# The Chess Game (text description added)



## Guy Bacos (Apr 4, 2012)

Being an avid chess player, I had the idea of making a musical interpretation of what could go on between the minds of 2 opposing players, and using my own experience as an amateur player too.


The Chess Game


_Production: MIR, Teldex room/Vienna MIRacle, recording Stage Enhane (-10dB wet)
Overall DRY/WET OFFSET -20, +(a few plugins)_

Comments are appreciated!

Guy


----------



## RyBen (Apr 4, 2012)

It's an awesome composition, I just don't know if it sounds like it should accompany a board game. Perhaps in the twilight zone series it would be perfect, but it seems a bit too dynamic for a modern chess game.

Personally, I'd choose something a bit less incidental and more tonal; most likely some kind of two-part counterpoint with dissonance to symbolize the conflicting minds. I'd definitely have some sort of consistent rhythmic element too.

Like I said though, the composition is incredible in the overall effect, but it feels like a bit much for a board game.


----------



## michaelv (Apr 4, 2012)

*Re: The Chess Game*

I'm of the polar opposite opinion. This is what programme music should be all about, at its best. Vivid, witty, complex and edge-of your-seat,don't-know-what's coming-next impressionistic music. For me it perfectly represents the drama and light and shade of the greatest game in the civilized world. I really didn't predict the end game, in the way Guy conceived it. Just like a Grand Master might have sprung a surprise.

I'm feeling that this may well be my favorite ever piece by Guy. It's out-of-the-box composing, that has it all, and should make anyone sit up and think:"This is what is possible with samples. This is what's possible with music, full stop". I don't even hear it as samples, anyway. I was totally absorbed in the drama on the board.

Quite, quite, brilliant.


----------



## George Caplan (Apr 5, 2012)

*Re: The Chess Game*

having won a few chess tournaments in my time i love this track.

what are the strings?


----------



## dedersen (Apr 5, 2012)

You have set the bar so high with all your previous compositions that it is easy to forget just what an inspired and talented composer is at display here. Marvellous work. Agree with Michael, with music of this caliber, the "it's samples" thoughts are burried much deeper than usual. Goes to show that at the end of the day, the best thing you can do towards achieving that much-sought sound of "realism" is to write good music! 

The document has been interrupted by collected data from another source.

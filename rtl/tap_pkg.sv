// tap_pkg: types and constants shared by the Throughput-Aware Page Hit Aware
// Write Buffer (TAP) blocks.
//
// Address map of the 1 GB FB-DIMM (30-bit byte address):
//   [1:0]   byte within a 4-byte column
//   [4:2]   column within an 8-beat burst
//   [5]     selects one bank of a bank pair; both banks of a pair are
//           accessed together so a 64-byte operation is one burst
//   [10:6]  64-byte section within a row (column bits 7:3)
//   [15:11] bank pair ("bank group"), 32 of them
//   [29:16] row, 16384 rows per bank
// The field positions follow the memory mapping used for the evaluation;
// rows are taken as bits 29:16 so that they do not overlap the bank-group
// bits and give the stated 16384 rows per bank.
// Every operation moves one 64-byte line (512 bits of data).
package tap_pkg;

  localparam int unsigned ADDR_W   = 30;
  localparam int unsigned ROW_W    = 14;
  localparam int unsigned BANK_W   = 5;
  localparam int unsigned COL_W    = 8;
  localparam int unsigned LINE_W   = ADDR_W - 6;   // 64-byte line address
  localparam int unsigned DATA_W   = 512;          // 64 bytes per operation
  localparam int unsigned N_BANKS  = 1 << BANK_W;

  typedef logic [ADDR_W-1:0] addr_t;
  typedef logic [ROW_W-1:0]  row_t;
  typedef logic [BANK_W-1:0] bank_t;
  typedef logic [COL_W-1:0]  col_t;
  typedef logic [LINE_W-1:0] line_t;
  typedef logic [DATA_W-1:0] data_t;

  typedef enum logic {OP_READ = 1'b0, OP_WRITE = 1'b1} op_kind_e;

  // Operation after decoding: the unit that travels through the TAP.
  typedef struct packed {
    op_kind_e kind;
    bank_t    bank;
    row_t     row;
    col_t     col;
    line_t    line;
    data_t    data;
  } op_t;

  // Write buffer sizes the Adaptive Adjustor chooses from.
  typedef enum logic [1:0] {
    SZ_OFF = 2'd0,   // buffer disabled, writes go straight to the DRAM
    SZ_16  = 2'd1,
    SZ_32  = 2'd2,
    SZ_64  = 2'd3
  } wb_size_e;

  // One-cycle event strobes of the TAP, for monitoring and testing.
  typedef struct packed {
    logic read;          // read sent to the operation queue
    logic direct_write;  // write to an open row (or buffer off) sent on
    logic buffered;      // write to a closed row placed in the buffer
    logic merged;        // write overwrote a buffered write to the same line
    logic row_flush;     // buffered write issued after a row match
    logic addr_fwd;      // read served with buffered data (address match)
    logic evict;         // random buffered write issued because buffer full
    logic drain;         // buffered write issued after the buffer shrank
  } tap_events_t;

  function automatic op_t decode_addr(op_kind_e kind, addr_t a, data_t d);
    op_t o;
    o.kind = kind;
    o.row  = a[29:16];
    o.bank = a[15:11];
    o.col  = {a[10:6], a[4:2]};
    o.line = a[29:6];
    o.data = d;
    return o;
  endfunction

  // Number of enabled entries for a size code, for a buffer of n entries:
  // SZ_64 enables all of them, SZ_32 half and SZ_16 a quarter.
  function automatic int unsigned size_entries(wb_size_e s, int unsigned n);
    case (s)
      SZ_64:   return n;
      SZ_32:   return n / 2;
      SZ_16:   return n / 4;
      default: return 0;
    endcase
  endfunction

endpackage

That said, your mockup skills are pretty impressive as well.


----------



## rayinstirling (Apr 5, 2012)

*Re: The Chess Game*

Great work Guy,
We just need a bit of film to go with it.
music for film? no no film for music!


----------



## germancomponist (Apr 5, 2012)

How cool, Guy!


----------



## Guy Bacos (Apr 6, 2012)

*Re: The Chess Game*

Thanks for the nice comments guys!

@Ryben, I wanted to get away from anything that would make it too predictable or like a documentary on Russian chess players with some background music or even commercial style. As Michael mentioned, it's really "programme" music. My idea was that for 2 hours, the only thing that mattered for these 2 players was this game and all the emotions going on in their heads, the competitive side made it that it became a passionate exchange between both, and at some point you even hear the heart beat (bass drum) thumping faster and faster. It's dramatized in my own way of course.  

@Rainstirling, Since this is a programme piece, the film will have to come from your imagination. 

@dedersen, Wow, so very nice!

@George, very cool you won tournaments. I doubt I'll play against you. :? 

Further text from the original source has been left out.